Case ID: mass_133/html/0381-01.html
Source: Caselaw Access Project
Author: {"author": "Devens, J.", "license": "Public Domain", "url": "https://static.case.law/"}
Date Created: 2024-08-24T03:29:51.129683

Commonwealth vs. Susan E. Hopkins.
    Hampshire.
    Sept. 19.
    — 28, 1882.
    Endicott, Lord & Field, JJ., absent.
    A complaint for keeping- a disorderly house may he maintained by proof that only one person in the neighborhood or community was disturbed or annoyed, if the acts done were of such a nature as tended to annoy all good citizens.
    A married woman may be convicted of keeping a disorderly house, if she acts of her own free will and without any coercion by her husband.
   Devens, J.

This is a complaint for keeping a “common, ill-governed and disorderly house.” The defendant requested the judge to instruct the jury, that the offence complained of “must be such an inconvenience and troublesome offence as annoyed the whole community in general, and not merely some particular person.” If by this it was contemplated that actual annoyance must be proved to have been occasioned to more than one particular person, it was incorrect. It was sufficient if the acts of disorder, shown to have been committed or permitted by the defendant in the management of her house, were of such a nature as tended to annoy all good citizens, and did in fact annoy any one. Commonwealth v. Oaks, 113 Mass. 8. Such was the instruction given in substance. The presiding judge did not, as the defendant contends, instruct the jury merely, “ that, if one person in the neighborhood or community was disturbed or annoyed, that was sufficient; ” but added thereto, and as a part of the same sentence, “ that the defendant might be convicted, provided the other circumstances necessary to constitute the offence appeared.”

J. B. O'Donnell, for the defendant.

C. H. Barrows, Assistant Attorney General, for the Commonwealth.

As the bill of exceptions concedes that the offence was clearly defined to the jury in all material points, other than those objected to, and as the instruction contemplates not only that one person shall have been actually annoyed, but that the other circumstances necessary to constitute the offence shall appear, the defendant was thus to be convicted only upon proof of actual annoyance to one person by acts of disorder of such a character, and under such circumstances, as would tend to annoy all persons similarly situated. To this instruction the defendant had no just ground of objection, and it was all that the case required.

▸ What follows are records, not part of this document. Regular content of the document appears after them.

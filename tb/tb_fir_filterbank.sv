// tb_fir_filterbank: end-to-end test of the filter bank at reduced size
// (3 channels, short filters and buffers). Each channel gets its own random
// coefficients. Every stage result on out_data is compared with a model that
// keeps, per channel and block, the sequence of values written into the
// block: a write overwrites the newest value, and an advance of the block's
// write address (every 2^dec_log2 samples, after the block's own filter has
// run) opens a new slot. Filter outputs come from fir_ref_pkg.
// Phases: four stages without decimation, a mode switch to three stages with
// 4x decimation, four stages with 8x decimation, and one saturating stage.
// It counts how often each mechanism happened - cascade write-back, circular
// buffer wrap, decimation (results that are not final), overrun, mode
// switch, saturation - and fails on one that never happened. It also checks
// the cycle count per sample, the reserved output space and coefficient
// readback through the host read port.
module tb_fir_filterbank;
  import fir_pkg::*;
  import fir_ref_pkg::*;

  localparam int CH = 3;

  logic clk = 0, rst_n = 0;
  always #5 clk = ~clk;

  logic in_valid, in_ready, overrun, out_valid, out_final;
  logic [CH-1:0][DATA_W-1:0] in_data, out_data;
  logic [STAGE_W-1:0] out_stage;
  logic cw_en, am_we, mode_we, hr_coef;
  logic [CH-1:0] cw_mask;
  logic [ENTRY_W-1:0] cw_entry, am_data;
  logic [DATA_W-1:0] cw_data;
  logic [STAGE_W-1:0] am_stage;
  am_field_e am_field;
  mode_t mode_wdata;
  logic [1:0] hr_ch;
  logic [ADDR_W-1:0] hr_addr;
  logic [WORD_W-1:0] hr_data;

  fir_filterbank #(.CHANNELS(CH)) dut (.*);

  int checks = 0, failures = 0;
  // mechanism counters
  int n_cascade = 0, n_wrap = 0, n_nonfinal = 0, n_final = 0, n_overrun = 0, n_mode = 0, n_sat = 0;

  // model state
  int coef [CH][4][$];
  int hist [CH][4][$];       // values in each block, newest last
  int taps_m[4], len_m[4], out_m[4];
  int swa_m[4];              // only to count wraps
  int last_m;                // last stage
  int dec_m[4];
  int smp = 0;
  int last_out [CH][4];

  typedef struct {
    int          stage;
    bit          fin;
    int          data [CH];
  } exp_t;
  exp_t expq[$];

  initial begin
    repeat (2000000) @(posedge clk);
    failures++;
    $display("watchdog expired");
    $display("TB_RESULT checks=%0d failures=%0d", checks, failures);
    $finish;
  end

  task automatic check(input bit ok, input string what);
    checks++;
    if (!ok) begin failures++; $display("FAIL @%0t: %s", $time, what); end
  endtask

  function automatic int rnd(input int bits);
    int v = int'($urandom);
    return (bits >= 32) ? v : (v >>> (32 - bits));
  endfunction

  task automatic am_wr(input int st, input am_field_e f, input int d);
    @(negedge clk);
    am_we = 1; am_stage = STAGE_W'(st); am_field = f; am_data = ENTRY_W'(d);
    @(negedge clk);
    am_we = 0;
  endtask

  task automatic set_mode(input int last, input int d0, input int d1, input int d2, input int d3);
    @(negedge clk);
    mode_we = 1; mode_wdata.last_stage = STAGE_W'(last);
    mode_wdata.dec_log2 = {2'(d3), 2'(d2), 2'(d1), 2'(d0)};
    @(negedge clk);
    mode_we = 0;
    if (smp > 0 && last != last_m) n_mode++;
    last_m = last; dec_m = '{d0, d1, d2, d3};
  endtask

  // Load new coefficients for stage st (all channels, different values).
  task automatic load_coefs(input int st, input int bits, input bit big);
    for (int ch = 0; ch < CH; ch++) begin
      coef[ch][st] = {};
      for (int k = 0; k < taps_m[st]; k++) begin
        int c = big ? 32'h7FFF_0000 - k : rnd(bits);
        coef[ch][st].push_back(c);
        @(negedge clk);
        cw_en = 1; cw_mask = CH'(1) << ch; cw_entry = ENTRY_W'(st * 128 + k); cw_data = c;
        @(negedge clk);
        cw_en = 0;
      end
    end
  endtask

  task automatic config_stage(input int st, input int t, input int len);
    taps_m[st] = t; len_m[st] = len; swa_m[st] = 0;
    am_wr(st, AM_LEN, len);
    am_wr(st, AM_TAPS, t);
    am_wr(st, AM_SWA, 0);
    for (int ch = 0; ch < CH; ch++) begin
      hist[ch][st] = {};
      repeat (len) hist[ch][st].push_back(0);
    end
  endtask

  // Model of one input sample; pushes the expected results.
  task automatic model_sample(input int x [CH]);
    exp_t e;
    for (int ch = 0; ch < CH; ch++) hist[ch][0][$] = x[ch];
    for (int s = 0; s <= last_m; s++) begin
      bit dend;
      dend = (smp % (1 << dec_m[s])) == (1 << dec_m[s]) - 1;
      e.stage = s;
      e.fin   = (s == last_m) && dend;
      for (int ch = 0; ch < CH; ch++) begin
        int sv[$];
        bit sat;
        int n = hist[ch][s].size();
        sv = {};
        for (int k = 0; k < taps_m[s]; k++) sv.push_back(hist[ch][s][n - 1 - k]);
        e.data[ch] = fir_ref(coef[ch][s], sv, sat);
        if (sat) n_sat++;
        else check(real'(e.data[ch]) - fir_ideal(coef[ch][s], sv) < 2.0 * (taps_m[s] + 2) &&
                   fir_ideal(coef[ch][s], sv) - real'(e.data[ch]) < 2.0 * (taps_m[s] + 2),
                   "three-product result close to the exact product");
        if (dend) hist[ch][s].push_back(0);   // address advanced: new slot for the next write
        if (s < last_m) hist[ch][s + 1][$] = e.data[ch];
      end
      if (dend) begin
        swa_m[s]++;
        if (swa_m[s] == len_m[s]) begin swa_m[s] = 0; n_wrap++; end
      end
      if (s < last_m) n_cascade++;
      if (s == last_m) begin if (e.fin) n_final++; else n_nonfinal++; end
      expq.push_back(e);
    end
    smp++;
  endtask

  // Monitor.
  always @(negedge clk) if (rst_n && out_valid) begin
    if (expq.size() == 0) check(0, "unexpected output");
    else begin
      exp_t e;
      e = expq.pop_front();
      check(int'(out_stage) == e.stage, $sformatf("out_stage %0d exp %0d", out_stage, e.stage));
      check(out_final == e.fin, $sformatf("out_final %0d exp %0d (stage %0d)", out_final, e.fin, e.stage));
      for (int ch = 0; ch < CH; ch++) begin
        check(out_data[ch] == e.data[ch], $sformatf("sample %0d ch %0d stage %0d: got %h exp %h",
                                                    smp, ch, e.stage, out_data[ch], e.data[ch]));
        last_out[ch][e.stage] = e.data[ch];
      end
    end
  end

  function automatic int period();
    int f = 2 + last_m;
    for (int s = 0; s <= last_m; s++) f += 3 * taps_m[s] + 3;
    return f;
  endfunction

  task automatic push(input int bits, input bit try_overrun);
    int x [CH];
    int cyc;
    for (int ch = 0; ch < CH; ch++) x[ch] = rnd(bits);
    @(negedge clk);
    while (!in_ready) @(negedge clk);
    in_valid = 1;
    for (int ch = 0; ch < CH; ch++) in_data[ch] = x[ch];
    model_sample(x);
    @(negedge clk);
    in_valid = 0;
    in_data = '0;
    cyc = 1;
    while (!in_ready) begin
      if (try_overrun && cyc == 10) begin
        in_valid = 1; in_data = '1;
        #1 check(overrun, "overrun flagged");
        if (overrun) n_overrun++;
      end
      @(negedge clk);
      in_valid = 0;
      cyc++;
    end
    check(cyc == period(), $sformatf("cycles per sample %0d, expected %0d", cyc, period()));
  endtask

  task automatic host_read(input int ch, input bit cf, input int addr, output logic [WORD_W-1:0] d);
    @(negedge clk);
    hr_ch = 2'(ch); hr_coef = cf; hr_addr = ADDR_W'(addr);
    @(negedge clk);
    d = hr_data;
  endtask

  task automatic check_output_space();
    logic [WORD_W-1:0] lo, hi;
    for (int ch = 0; ch < CH; ch++)
      for (int s = 0; s <= last_m; s++) begin
        host_read(ch, 0, out_m[s] * 2, lo);
        host_read(ch, 0, out_m[s] * 2 + 1, hi);
        check(lo == lsw_of(last_out[ch][s]) && hi == msw_of(last_out[ch][s]),
              $sformatf("reserved output space ch %0d stage %0d", ch, s));
      end
    for (int ch = 0; ch < CH; ch++) begin
      host_read(ch, 1, 2 * 128 + 1, hi);
      check(hi == msw_of(coef[ch][1][0]), "coefficient readback");
    end
  endtask

  initial begin
    in_valid = 0; in_data = '0; cw_en = 0; cw_mask = '0; cw_entry = '0; cw_data = '0;
    am_we = 0; am_stage = '0; am_field = AM_SWA; am_data = '0; mode_we = 0; mode_wdata = '0;
    hr_ch = '0; hr_coef = 0; hr_addr = '0; last_m = 3; dec_m = '{0, 0, 0, 0};
    for (int s = 0; s < 4; s++) out_m[s] = 120 + s;
    repeat (3) @(negedge clk);
    rst_n = 1;

    // Phase A: four stages, no decimation
    config_stage(0, 5, 8);
    config_stage(1, 4, 6);
    config_stage(2, 3, 5);
    config_stage(3, 6, 7);
    for (int s = 0; s < 4; s++) load_coefs(s, 30, 0);
    set_mode(3, 0, 0, 0, 0);
    for (int n = 0; n < 20; n++) push(32, n == 3);
    check_output_space();

    // Phase B: mode switch to three stages, decimation 2 then 4
    set_mode(2, 0, 1, 2, 0);
    for (int n = 0; n < 24; n++) push(32, n == 5);

    // Phase C: four stages, 8x decimation; stage 3 gets new coefficients
    load_coefs(3, 31, 0);
    set_mode(3, 0, 1, 2, 3);
    for (int n = 0; n < 40; n++) push(32, 0);
    check_output_space();

    // Phase D: one stage with large coefficients and inputs: saturation
    set_mode(0, 0, 0, 0, 0);
    taps_m[0] = 2;
    am_wr(0, AM_TAPS, 2);
    load_coefs(0, 32, 1);
    for (int n = 0; n < 8; n++) push(32, 0);
    for (int n = 0; n < 4; n++) push(10, 0);

    repeat (10) @(negedge clk);
    check(expq.size() == 0, "all expected outputs seen");
    $display("mechanisms: cascade=%0d wrap=%0d nonfinal=%0d final=%0d overrun=%0d mode_switch=%0d saturation=%0d",
             n_cascade, n_wrap, n_nonfinal, n_final, n_overrun, n_mode, n_sat);
    check(n_cascade > 0, "cascade exercised");
    check(n_wrap > 0, "buffer wrap exercised");
    check(n_nonfinal > 0, "decimation exercised");
    check(n_final > 0, "final outputs seen");
    check(n_overrun > 0, "overrun exercised");
    check(n_mode > 0, "mode switch exercised");
    check(n_sat > 0, "saturation exercised");
    $display("TB_RESULT checks=%0d failures=%0d", checks, failures);
    $finish;
  end
endmodule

Whether in offences relating to domestic matters and the government of the house, in which the wife may be supposed to have a principal share, the law presumes that the wife acts under the coercion of the husband when in his presence, need not be discussed. 1 Hawk. P. C. c. 1, § 12. Dixon's case, 10 Mod. 336. Roscoe’s Crim. Ev. (7th Am. ed.) 986. Commonwealth v. Lewis, 1 Met. 151. Assuming this to be so, the instruction on this part of the case was sufficiently favorable to the defendant. There is certainly no such presumption that may not be rebutted. The instructions treated the acts done by the defendant when in the presence of the husband as being prima facie under his coercion, and compelled the prosecution to prove that, in keeping and maintaining the house, she did so of her own free will and without coercion by him. Commonwealth v. Lewis, ubi supra. Commonwealth v. Lagan, 103 Mass. 71. Exceptions overruled.